Túnez
Desde mi cocina: algunas voces femeninas en Túnez

Layla y Samia todavía no se conocen pero ambas forman parte de Ftartchi, un proyecto solidario de cocina tradicional tunecina cuyo objetivo es ayudar a mujeres desempleadas y en riesgo de exclusión social. Y todo ello en un país que arrastra una tasa de desempleo femenino cercana al 23%, según las últimas estimaciones de la Organización Mundial del Trabajo (OIT) publicadas en 2018.

Túnez avenida Bourghiba
Una joven fotografía un grafiti cerca de la Avenida Bourguiba (Túnez) durante las celebraciones del octavo aniversario de la caída de Ben Ali, en 2011 Elisa Pont

publicado
2019-03-14 06:30:00

“El savoir-faire y la experiencia culinaria de las mujeres en Túnez no se valora, ni económica ni simbólicamente”, afirman Xavier y Aïda, fundadores de la Asociación Patrimonio por la Economía Solidaria (Apes), en la que se enmarca este proyecto de economía a través de la restauración. Ftartchi comenzó a funcionar el mayo pasado y,  desde entonces, ofrece menús al medio día (primero, segundo, postre y pan) por 10 dinares tunecinos, esto es, unos 3 euros aproximadamente. Un precio más que razonable para los potenciales clientes: la mayoría oficinistas, muchos de ellos extranjeros, que tienen así la oportunidad de descubrir la comida tradicional del país sin desplazamiento alguno.
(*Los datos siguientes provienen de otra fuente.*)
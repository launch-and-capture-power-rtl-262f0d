// majority_voter: second stage of the pairwise link encoder.
//
// Counts the ones among N detector outputs and raises maj when they are
// strictly more than the zeros (ones > N/2), as the published voter does.
// With N odd there is never a tie. The count is a plain adder tree (the
// published scheme gives the function, not the circuit). Combinational.
module majority_voter #(
  parameter int unsigned N = 31  // number of votes; w-1 for a w-line link
) (
  input  logic [N-1:0] votes,
  output logic         maj
);

  localparam int unsigned CW = $clog2(N + 1);

  logic [CW-1:0] ones;

  always_comb begin
    ones = '0;
    for (int unsigned i = 0; i < N; i++) ones = ones + CW'(votes[i]);
    // ones > zeros  <=>  2*ones > N
    maj = ({1'b0, ones} << 1) > (CW + 1)'(N);
  end

endmodule
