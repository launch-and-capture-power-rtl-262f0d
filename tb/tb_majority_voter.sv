// tb_majority_voter: checks the voter at N = 31 (the 32-line link) and N = 7
// against a bit count made in the testbench, on corner cases (all zeros, all
// ones, exactly half and half plus one) and random vectors.
module tb_majority_voter;
  localparam int N1 = 31, N2 = 7;
  logic [N1-1:0] v1;
  logic [N2-1:0] v2;
  logic m1, m2;
  int checks = 0, failures = 0;

  majority_voter #(.N(N1)) dut1 (.votes(v1), .maj(m1));
  majority_voter #(.N(N2)) dut2 (.votes(v2), .maj(m2));

  function automatic bit ref_maj(logic [63:0] v, int n);
    int ones = 0;
    for (int i = 0; i < n; i++) ones += int'(v[i]);
    return ones > n - ones;
  endfunction

  task automatic check();
    #1;
    checks += 2;
    if (m1 !== ref_maj(64'(v1), N1)) begin failures++; $display("FAIL N=31 v=%h m=%b", v1, m1); end
    if (m2 !== ref_maj(64'(v2), N2)) begin failures++; $display("FAIL N=7 v=%h m=%b", v2, m2); end
  endtask

  initial begin
    #100000;
    failures++;
    $display("TB_RESULT checks=%0d failures=%0d", checks, failures);
    $finish;
  end

  initial begin
    v1 = '0; v2 = '0; check();
    v1 = '1; v2 = '1; check();
    v1 = 31'h0000_7FFF; v2 = 7'h07; check();   // 15 of 31, 3 of 7: no majority
    v1 = 31'h0000_FFFF; v2 = 7'h0F; check();   // 16 of 31, 4 of 7: majority
    for (int k = 0; k < 2000; k++) begin
      v1 = 31'($urandom); v2 = 7'($urandom); check();
    end
    $display("TB_RESULT checks=%0d failures=%0d", checks, failures);
    $finish;
  end
endmodule
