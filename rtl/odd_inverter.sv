// odd_inverter: last stage of both link encoders and the core of the decoder.
//
// When inv is 1 every odd-numbered bit of the W-bit word is inverted and the
// even bits pass unchanged; when inv is 0 the word passes unchanged. Applying
// it twice with the same inv restores the word, which is what lets the
// decoder reuse the encoder's last stage. Combinational.
module odd_inverter #(
  parameter int unsigned W = 32
) (
  input  logic [W-1:0] d,
  input  logic         inv,
  output logic [W-1:0] q
);

  logic [W-1:0] odd_mask;

  always_comb begin
    for (int unsigned i = 0; i < W; i++) odd_mask[i] = i[0];
    q = inv ? (d ^ odd_mask) : d;
  end

endmodule
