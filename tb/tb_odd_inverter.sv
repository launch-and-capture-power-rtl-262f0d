// tb_odd_inverter: random words with inv = 0 and 1; expects only the odd bits
// to flip, built bit by bit in the testbench, and that a second pass restores
// the word.
module tb_odd_inverter;
  localparam int W = 32;
  logic [W-1:0] d, q, q2;
  logic inv;
  int checks = 0, failures = 0;

  odd_inverter #(.W(W)) dut (.d(d), .inv(inv), .q(q));
  odd_inverter #(.W(W)) dut2 (.d(q), .inv(inv), .q(q2));

  initial begin
    #100000;
    failures++;
    $display("TB_RESULT checks=%0d failures=%0d", checks, failures);
    $finish;
  end

  initial begin
    for (int k = 0; k < 1000; k++) begin
      logic [W-1:0] exp;
      d = $urandom; inv = 1'($urandom);
      #1;
      for (int i = 0; i < W; i++) exp[i] = (inv && (i % 2 == 1)) ? ~d[i] : d[i];
      checks += 2;
      if (q !== exp) begin failures++; $display("FAIL d=%h inv=%b q=%h exp=%h", d, inv, q, exp); end
      if (q2 !== d) begin failures++; $display("FAIL double inversion d=%h q2=%h", d, q2); end
    end
    $display("TB_RESULT checks=%0d failures=%0d", checks, failures);
    $finish;
  end
endmodule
Layla es la cocinera encargada de alimentar a los veinte comensales diarios que de media suele gestionar Ftartchi; mientras que Samia cubre los eventos especiales, ya sean fiestas, reuniones o incluso competiciones deportivas. Ambas comparten la pasión por la cocina y ven en este proyecto la posibilidad de aumentar sus ingresos y alcanzar una cierta independencia económica. Según los últimos datos publicados en el IEMed MedyearBook 2018, sólo el 24,4% de las mujeres en edad de trabajar están empleadas o buscan activamente empleo frente al 69% de los hombres.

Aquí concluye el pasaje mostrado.